*Your instructions:* Transcribe the following records in full, exactly as shown.

*Data records:*
• • • •

// reconfigurable_binary_processing_module: the array of binary compute units
// and the output control logic.
//
// NUM_BCU binary compute units work on 1-bit pixel streams. The connection
// pattern is set per unit by cfg[u].src: 0 takes the image stream, k (1..u)
// takes the result stream of unit k-1. Units that all take the image run in
// parallel; a chain of units runs an algorithm as a pipeline (for example an
// opening is an erosion unit followed by a dilation unit). Only earlier units
// can be chosen, so no combinational or streaming loop can be configured; a
// source index above u leaves the unit without input. The output control
// logic then picks the unit given by out_sel and packs its stream into PW-bit
// words.
//
// pix_ready is the AND of the ready outputs of the units that take the
// image. idle is high when every unit is idle; a frame is complete only
// when all units, not just the selected one, have drained. blk_req[u] asks for the external block of unit u (see
// binary_compute_unit). The division into compute units and output control
// logic follows the source description; the source-select scheme is this design's.
module reconfigurable_binary_processing_module
  import bip_pkg::*;
#(
  parameter int unsigned N       = 5,
  parameter int unsigned MAX_W   = 640,
  parameter int unsigned NUM_BCU = 4,
  parameter int unsigned PW      = 32,
  localparam int unsigned SW = (NUM_BCU > 1) ? $clog2(NUM_BCU) : 1
) (
  input  logic               clk,
  input  logic               rst_n,
  input  logic               clear,
  input  logic [15:0]        width,
  input  logic [15:0]        height,
  input  bcu_cfg_t           cfg [NUM_BCU],
  input  logic [SW-1:0]      out_sel,
  input  logic               pix_valid,
  input  logic               pix,
  output logic               pix_ready,
  output logic [NUM_BCU-1:0] blk_req,
  input  logic [N*N-1:0]     blk,
  output logic [NUM_BCU-1:0] unit_valid,
  output logic [NUM_BCU-1:0] unit_pix,
  output logic               word_valid,
  output logic [PW-1:0]      word,
  output logic               word_last,
  output logic               idle
);

  logic [NUM_BCU-1:0] in_valid, in_pix, ready, ready_ok, unit_idle;

  for (genvar u = 0; u < NUM_BCU; u++) begin : g_bcu
    always_comb begin
      in_valid[u] = 1'b0;
      in_pix[u]   = 1'b0;
      if (cfg[u].src == 3'd0) begin
        in_valid[u] = pix_valid;
        in_pix[u]   = pix;
      end else begin
        for (int s = 0; s < u; s++) begin
          if (32'(cfg[u].src) == s + 1) begin
            in_valid[u] = unit_valid[s];
            in_pix[u]   = unit_pix[s];
          end
        end
      end
    end

    assign ready_ok[u] = ready[u] || (cfg[u].src != 3'd0);

    binary_compute_unit #(.N(N), .MAX_W(MAX_W)) u_bcu (
      .clk      (clk),
      .rst_n    (rst_n),
      .clear    (clear),
      .width    (width),
      .height   (height),
      .cfg      (cfg[u]),
      .pix_valid(in_valid[u]),
      .pix      (in_pix[u]),
      .pix_ready(ready[u]),
      .blk_req  (blk_req[u]),
      .blk      (blk),
      .out_valid(unit_valid[u]),
      .out_pix  (unit_pix[u]),
      .idle     (unit_idle[u])
    );
  end

  assign pix_ready = &ready_ok;
  assign idle      = &unit_idle;

  output_control_logic #(.NUM_BCU(NUM_BCU), .PW(PW)) u_ocl (
    .clk       (clk),
    .rst_n     (rst_n),
    .clear     (clear),
    .total     (32'(width) * 32'(height)),
    .sel       (out_sel),
    .unit_valid(unit_valid),
    .unit_pix  (unit_pix),
    .word_valid(word_valid),
    .word      (word),
    .word_last (word_last)
  );

endmodule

• • • •

*Response box:*
// reconfigurable_binary_processing_module: the array of binary compute units
// and the output control logic.
//
// NUM_BCU binary compute units work on 1-bit pixel streams. The connection
// pattern is set per unit by cfg[u].src: 0 takes the image stream, k (1..u)
// takes the result stream of unit k-1. Units that all take the image run in
// parallel; a chain of units runs an algorithm as a pipeline (for example an
// opening is an erosion unit followed by a dilation unit). Only earlier units
// can be chosen, so no combinational or streaming loop can be configured; a
// source index above u leaves the unit without input. The output control
// logic then picks the unit given by out_sel and packs its stream into PW-bit
// words.
//
// pix_ready is the AND of the ready outputs of the units that take the
// image. idle is high when every unit is idle; a frame is complete only
// when all units, not just the selected one, have drained. blk_req[u] asks for the external block of unit u (see
// binary_compute_unit). The division into compute units and output control
// logic follows the source description; the source-select scheme is this design's.
module reconfigurable_binary_processing_module
  import bip_pkg::*;
#(
  parameter int unsigned N       = 5,
  parameter int unsigned MAX_W   = 640,
  parameter int unsigned NUM_BCU = 4,
  parameter int unsigned PW      = 32,
  localparam int unsigned SW = (NUM_BCU > 1) ? $clog2(NUM_BCU) : 1
) (
  input  logic               clk,
  input  logic               rst_n,
  input  logic               clear,
  input  logic [15:0]        width,
  input  logic [15:0]        height,
  input  bcu_cfg_t           cfg [NUM_BCU],
  input  logic [SW-1:0]      out_sel,
  input  logic               pix_valid,
  input  logic               pix,
  output logic               pix_ready,
  output logic [NUM_BCU-1:0] blk_req,
  input  logic [N*N-1:0]     blk,
  output logic [NUM_BCU-1:0] unit_valid,
  output logic [NUM_BCU-1:0] unit_pix,
  output logic               word_valid,
  output logic [PW-1:0]      word,
  output logic               word_last,
  output logic               idle
);

  logic [NUM_BCU-1:0] in_valid, in_pix, ready, ready_ok, unit_idle;

  for (genvar u = 0; u < NUM_BCU; u++) begin : g_bcu
    always_comb begin
      in_valid[u] = 1'b0;
      in_pix[u]   = 1'b0;
      if (cfg[u].src == 3'd0) begin
        in_valid[u] = pix_valid;
        in_pix[u]   = pix;
      end else begin
        for (int s = 0; s < u; s++) begin
          if (32'(cfg[u].src) == s + 1) begin
            in_valid[u] = unit_valid[s];
            in_pix[u]   = unit_pix[s];
          end
        end
      end
    end

    assign ready_ok[u] = ready[u] || (cfg[u].src != 3'd0);

    binary_compute_unit #(.N(N), .MAX_W(MAX_W)) u_bcu (
      .clk      (clk),
      .rst_n    (rst_n),
      .clear    (clear),
      .width    (width),
      .height   (height),
      .cfg      (cfg[u]),
      .pix_valid(in_valid[u]),
      .pix      (in_pix[u]),
      .pix_ready(ready[u]),
      .blk_req  (blk_req[u]),
      .blk      (blk),
      .out_valid(unit_valid[u]),
      .out_pix  (unit_pix[u]),
      .idle     (unit_idle[u])
    );
  end

  assign pix_ready = &ready_ok;
  assign idle      = &unit_idle;

  output_control_logic #(.NUM_BCU(NUM_BCU), .PW(PW)) u_ocl (
    .clk       (clk),
    .rst_n     (rst_n),
    .clear     (clear),
    .total     (32'(width) * 32'(height)),
    .sel       (out_sel),
    .unit_valid(unit_valid),
    .unit_pix  (unit_pix),
    .word_valid(word_valid),
    .word      (word),
    .word_last (word_last)
  );

endmodule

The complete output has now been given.